Nous avons à plusieurs reprises traité du problème des e-commerçants copiant les CGV de leurs concurrents. Pour en savoir un peu plus sur ce problème juridique, nous avons interviewé, Me Yaël WOLMARK, Avocat au Barreau de Paris & Médiateur Européen, associée du cabinet Versus & Versus. Ayant pour spécialité, le Droit de la Propriété Intellectuelle et le Droit des Nouvelles Technologies, de l’Informatique et de la Communication, elle répond ici à nos questions et revient sur une thématique : Comment se protéger et quels sont les recours en cas de « recopiage » de CGV ?

Les CGV : le reflet du sérieux d’une entreprise

Les conditions générales de vente sont la base des relations commerciales entre les parties, d’autant plus entre un professionnel et un non professionnel. Leur précision et leur visibilité sera le reflet du sérieux d’une entreprise et par là même de sa crédibilité sur le marché.

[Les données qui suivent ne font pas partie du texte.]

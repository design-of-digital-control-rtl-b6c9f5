// tb_gpio_ui: checks the user-interface GPIO.
//
// Writes random LED and LCD register values and checks the pins (LCD data
// nibble, E, RS, RW); presses and releases buttons and checks the
// synchronised levels, the change bits (set 3 clocks after a pin moves),
// their write-1-to-clear, and the interrupt with and without enable.
module tb_gpio_ui;
  import sa_pkg::*;
  logic clk = 0, rst = 1;
  pbus_req_t req;
  logic [31:0] rdata;
  logic [4:0] btn = '0;
  logic [7:0] led;
  logic [3:0] lcd_d;
  logic lcd_e, lcd_rs, lcd_rw, irq;
  int checks = 0, failures = 0;

  gpio_ui dut (.clk, .rst, .req, .rdata, .btn_i(btn), .led_o(led), .lcd_d_o(lcd_d),
    .lcd_e_o(lcd_e), .lcd_rs_o(lcd_rs), .lcd_rw_o(lcd_rw), .irq_o(irq));

  always #10 clk = ~clk;
  initial begin
    repeat (50000) @(posedge clk);
    failures++;
    $display("TB_RESULT checks=%0d failures=%0d", checks, failures);
    $finish;
  end

  task automatic chk(input bit ok, input string what);
    checks++;
    if (!ok) begin failures++; $display("FAIL %s", what); end
  endtask
  task automatic wr(input logic [3:0] a, input logic [31:0] d);
    @(negedge clk); req = '{sel: 1'b1, we: 1'b1, addr: a, wdata: d};
    @(negedge clk); req.sel = 1'b0; req.we = 1'b0;
  endtask
  task automatic rd(input logic [3:0] a, output logic [31:0] d);
    @(negedge clk); req = '{sel: 1'b1, we: 1'b0, addr: a, wdata: '0};
    #1 d = rdata;
    @(negedge clk); req.sel = 1'b0;
  endtask

  initial begin
    logic [31:0] v;
    req = '0;
    repeat (3) @(negedge clk);
    rst = 0;
    for (int k = 0; k < 20; k++) begin
      logic [7:0] l;
      logic [6:0] d;
      l = 8'($urandom); d = 7'($urandom);
      wr(4'd0, 32'(l)); wr(4'd1, 32'(d));
      chk(led == l, "led pins");
      chk({lcd_rw, lcd_rs, lcd_e, lcd_d} == d, "lcd pins");
      rd(4'd0, v); chk(v[7:0] == l, "led read-back");
    end
    rd(4'd3, v); chk(v == 0, "no change yet");
    chk(irq == 0, "no irq yet");
    wr(4'd4, 1);
    for (int k = 0; k < 20; k++) begin
      logic [4:0] nb, diff;
      nb = 5'($urandom);
      if (nb == btn) nb = ~btn;
      diff = nb ^ btn;
      @(negedge clk); btn = nb;
      @(negedge clk); @(negedge clk);
      @(negedge clk);
      rd(4'd3, v); chk(v[4:0] == diff, $sformatf("change %b exp %b", v[4:0], diff));
      rd(4'd2, v); chk(v[4:0] == nb, "levels");
      chk(irq == 1, "irq on change");
      wr(4'd3, 32'(diff));
      rd(4'd3, v); chk(v[4:0] == 0, "cleared");
      chk(irq == 0, "irq cleared");
    end
    wr(4'd4, 0);
    @(negedge clk); btn = ~btn;
    repeat (5) @(negedge clk);
    chk(irq == 0, "irq masked");
    rd(4'd3, v); chk(v[4:0] == 5'h1F, "change recorded while masked");
    $display("TB_RESULT checks=%0d failures=%0d", checks, failures);
    $finish;
  end
endmodule
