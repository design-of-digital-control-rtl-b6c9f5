// intc: interrupt controller gathering the peripheral requests.
//
// Each source is a level request from a peripheral (held until the program
// clears it there). A rising edge of a source sets its pending bit; the
// processor interrupt irq_o is high while the master enable is set and any
// pending bit is also enabled. The handler reads IPR to find the source and
// writes IAR to acknowledge it.
//
// Registers: 0 ISR (RO, pending bits), 1 IER (R/W enable bits), 2 IAR (write
// 1s to clear pending bits), 3 IPR (RO, pending & enabled), 4 MER (bit 0
// master enable). irq_o follows a source edge by 2 clocks.
// The document asks for an interrupt system serving the GPIO, encoder and
// timers; edge capture and this register set are this design's.
module intc
  import sa_pkg::*;
#(
  parameter int unsigned N = 6
) (
  input  logic         clk,
  input  logic         rst,
  input  pbus_req_t    req,
  output logic [31:0]  rdata,
  input  logic [N-1:0] src_i,
  output logic         irq_o
);
  logic [N-1:0] src_d, isr, ier;
  logic         mer;

  always_ff @(posedge clk) begin
    if (rst) begin
      src_d <= '0; isr <= '0; ier <= '0; mer <= 1'b0;
    end else begin
      src_d <= src_i;
      if (req.sel && req.we && req.addr == 4'd2)
        isr <= (isr & ~req.wdata[N-1:0]) | (src_i & ~src_d);
      else
        isr <= isr | (src_i & ~src_d);
      if (req.sel && req.we && req.addr == 4'd1) ier <= req.wdata[N-1:0];
      if (req.sel && req.we && req.addr == 4'd4) mer <= req.wdata[0];
    end
  end

  always_comb begin
    unique case (req.addr)
      4'd0:    rdata = 32'(isr);
      4'd1:    rdata = 32'(ier);
      4'd3:    rdata = 32'(isr & ier);
      4'd4:    rdata = {31'd0, mer};
      default: rdata = '0;
    endcase
  end

  always_ff @(posedge clk) begin
    if (rst) irq_o <= 1'b0;
    else     irq_o <= mer & (|(isr & ier));
  end
endmodule
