// tb_intc: checks the interrupt controller.
//
// Raises random sources (as level requests), and checks that each rising
// edge sets its pending bit, that irq follows two clocks after an enabled
// edge only with the master enable set, that IPR shows pending & enabled,
// that acknowledging through IAR clears exactly the written bits, and that a
// source held high does not re-trigger until it has dropped.
module tb_intc;
  import sa_pkg::*;
  logic clk = 0, rst = 1;
  pbus_req_t req;
  logic [31:0] rdata;
  logic [5:0] src = '0;
  logic irq;
  int checks = 0, failures = 0;

  intc dut (.clk, .rst, .req, .rdata, .src_i(src), .irq_o(irq));

  always #10 clk = ~clk;
  initial begin
    repeat (50000) @(posedge clk);
    failures++;
    $display("TB_RESULT checks=%0d failures=%0d", checks, failures);
    $finish;
  end

  task automatic chk(input bit ok, input string what);
    checks++;
    if (!ok) begin failures++; $display("FAIL %s", what); end
  endtask
  task automatic wr(input logic [3:0] a, input logic [31:0] d);
    @(negedge clk); req = '{sel: 1'b1, we: 1'b1, addr: a, wdata: d};
    @(negedge clk); req.sel = 1'b0; req.we = 1'b0;
  endtask
  task automatic rd(input logic [3:0] a, output logic [31:0] d);
    @(negedge clk); req = '{sel: 1'b1, we: 1'b0, addr: a, wdata: '0};
    #1 d = rdata;
    @(negedge clk); req.sel = 1'b0;
  endtask

  initial begin
    logic [31:0] v;
    logic [5:0] pend, en;
    req = '0;
    repeat (3) @(negedge clk);
    rst = 0;
    pend = '0;
    wr(4'd4, 1);
    for (int k = 0; k < 40; k++) begin
      logic [5:0] ns;
      en = 6'($urandom);
      wr(4'd1, 32'(en));
      ns = 6'($urandom);
      pend |= ns & ~src;
      @(negedge clk); src = ns;
      @(negedge clk);
      @(negedge clk);
      chk(irq == ((pend & en) != 0), $sformatf("irq k=%0d", k));
      rd(4'd0, v); chk(v[5:0] == pend, $sformatf("ISR %b exp %b", v[5:0], pend));
      rd(4'd3, v); chk(v[5:0] == (pend & en), "IPR");
      // acknowledge a random subset
      begin
        logic [5:0] ack;
        ack = 6'($urandom);
        wr(4'd2, 32'(ack));
        pend &= ~ack;
        rd(4'd0, v); chk(v[5:0] == pend, "after IAR");
      end
    end
    // master enable off masks the output
    wr(4'd2, 32'h3F); pend = '0;
    @(negedge clk); src = '0;
    wr(4'd1, 32'h3F);
    wr(4'd4, 0);
    @(negedge clk); src = 6'b000001;
    repeat (4) @(negedge clk);
    chk(irq == 0, "masked by MER");
    wr(4'd4, 1);
    @(negedge clk); @(negedge clk);
    chk(irq == 1, "MER enables");
    // held level does not re-trigger after acknowledge
    wr(4'd2, 1);
    repeat (4) @(negedge clk);
    chk(irq == 0, "no retrigger on held level");
    $display("TB_RESULT checks=%0d failures=%0d", checks, failures);
    $finish;
  end
endmodule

Il est interdit de recopier les CGV d’un concurrent. Les conditions générales de vente sont considérées comme partie intégrante du savoir faire et de l’actif d’une l’entreprise, les copier revient à déposséder cette dernière.

L’objectif premier des CGV est de clarifier les relations commerciales entre professionnels ou entre professionnels et consommateurs. Elles doivent être adaptées à la fois à l’activité de l’entreprise et à ses interlocuteurs. Les CGV d’un hébergeur ne sauraient par exemple être adaptées à l’activité d’un distributeur de meubles.

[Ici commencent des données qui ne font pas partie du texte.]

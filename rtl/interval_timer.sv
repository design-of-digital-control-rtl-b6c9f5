// interval_timer: programmable down-counting interval timer.
//
// Used for the sweep interval delta-t and for other program time intervals.
// Writing CTRL with enable set loads COUNT from LOAD. COUNT then decrements
// once per clock; in the clock where it is zero the timer raises tick_o for
// one clock, sets the expired flag and, in auto-reload mode, reloads LOAD,
// so ticks come every LOAD+1 clocks. In one-shot mode it stops at zero.
//
// Registers (word index): 0 CTRL (bit 0 enable, bit 1 auto-reload,
// bit 2 interrupt enable), 1 LOAD, 2 COUNT (read only), 3 STATUS (bit 0
// expired; write 1 to clear). irq_o = expired & interrupt enable.
// The document only names the timers; this register set is this design's own.
module interval_timer
  import sa_pkg::*;
#(
  parameter int unsigned CNT_W = 32
) (
  input  logic        clk,
  input  logic        rst,
  input  pbus_req_t   req,
  output logic [31:0] rdata,
  output logic        tick_o,
  output logic        irq_o
);
  logic             en, arl, ie, expired;
  logic [CNT_W-1:0] load, cnt;

  always_ff @(posedge clk) begin
    tick_o <= 1'b0;
    if (rst) begin
      en <= 1'b0; arl <= 1'b0; ie <= 1'b0; expired <= 1'b0;
      load <= '0; cnt <= '0;
    end else begin
      if (en) begin
        if (cnt == '0) begin
          tick_o  <= 1'b1;
          expired <= 1'b1;
          if (arl) cnt <= load;
          else     en  <= 1'b0;
        end else begin
          cnt <= cnt - 1'b1;
        end
      end
      if (req.sel && req.we) begin
        unique case (req.addr)
          4'd0: begin
            en  <= req.wdata[0];
            arl <= req.wdata[1];
            ie  <= req.wdata[2];
            if (req.wdata[0]) cnt <= load;
          end
          4'd1: load <= req.wdata[CNT_W-1:0];
          4'd3: if (req.wdata[0]) expired <= 1'b0;
          default: ;
        endcase
      end
    end
  end

  always_comb begin
    unique case (req.addr)
      4'd0:    rdata = {29'd0, ie, arl, en};
      4'd1:    rdata = 32'(load);
      4'd2:    rdata = 32'(cnt);
      4'd3:    rdata = {31'd0, expired};
      default: rdata = '0;
    endcase
  end

  assign irq_o = expired & ie;
endmodule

En cas de « recopiage » de CGV, on risque d’être poursuivi et condamner pour parasitisme (se mettre dans le sillage d’autrui en profitant de l’investissement d’autrui). Les sanctions sont principalement pécuniaires. Tout dépend de l’importance du plagiat. S’il s’étend par exemple à l’ensemble du site, les condamnations pécuniaires peuvent être assorties d’une suppression du site, d’un transfert de nom de domaine, de marque, d’une publication judiciaire…

Dans le prolongement de ce qui est indiqué ci-dessus, copier des CGV risque de prêter à confusion dans l’esprit du public (dit « consommateur d’attention moyenne »), qui peut être ainsi induit en erreur et s’adresser à la concurrence. Dans cette hypothèse, la clientèle s’en trouve détournée et de telles manœuvres sont considérées comme déloyales en ce qu’elles représentent une entrave à la liberté de commerce.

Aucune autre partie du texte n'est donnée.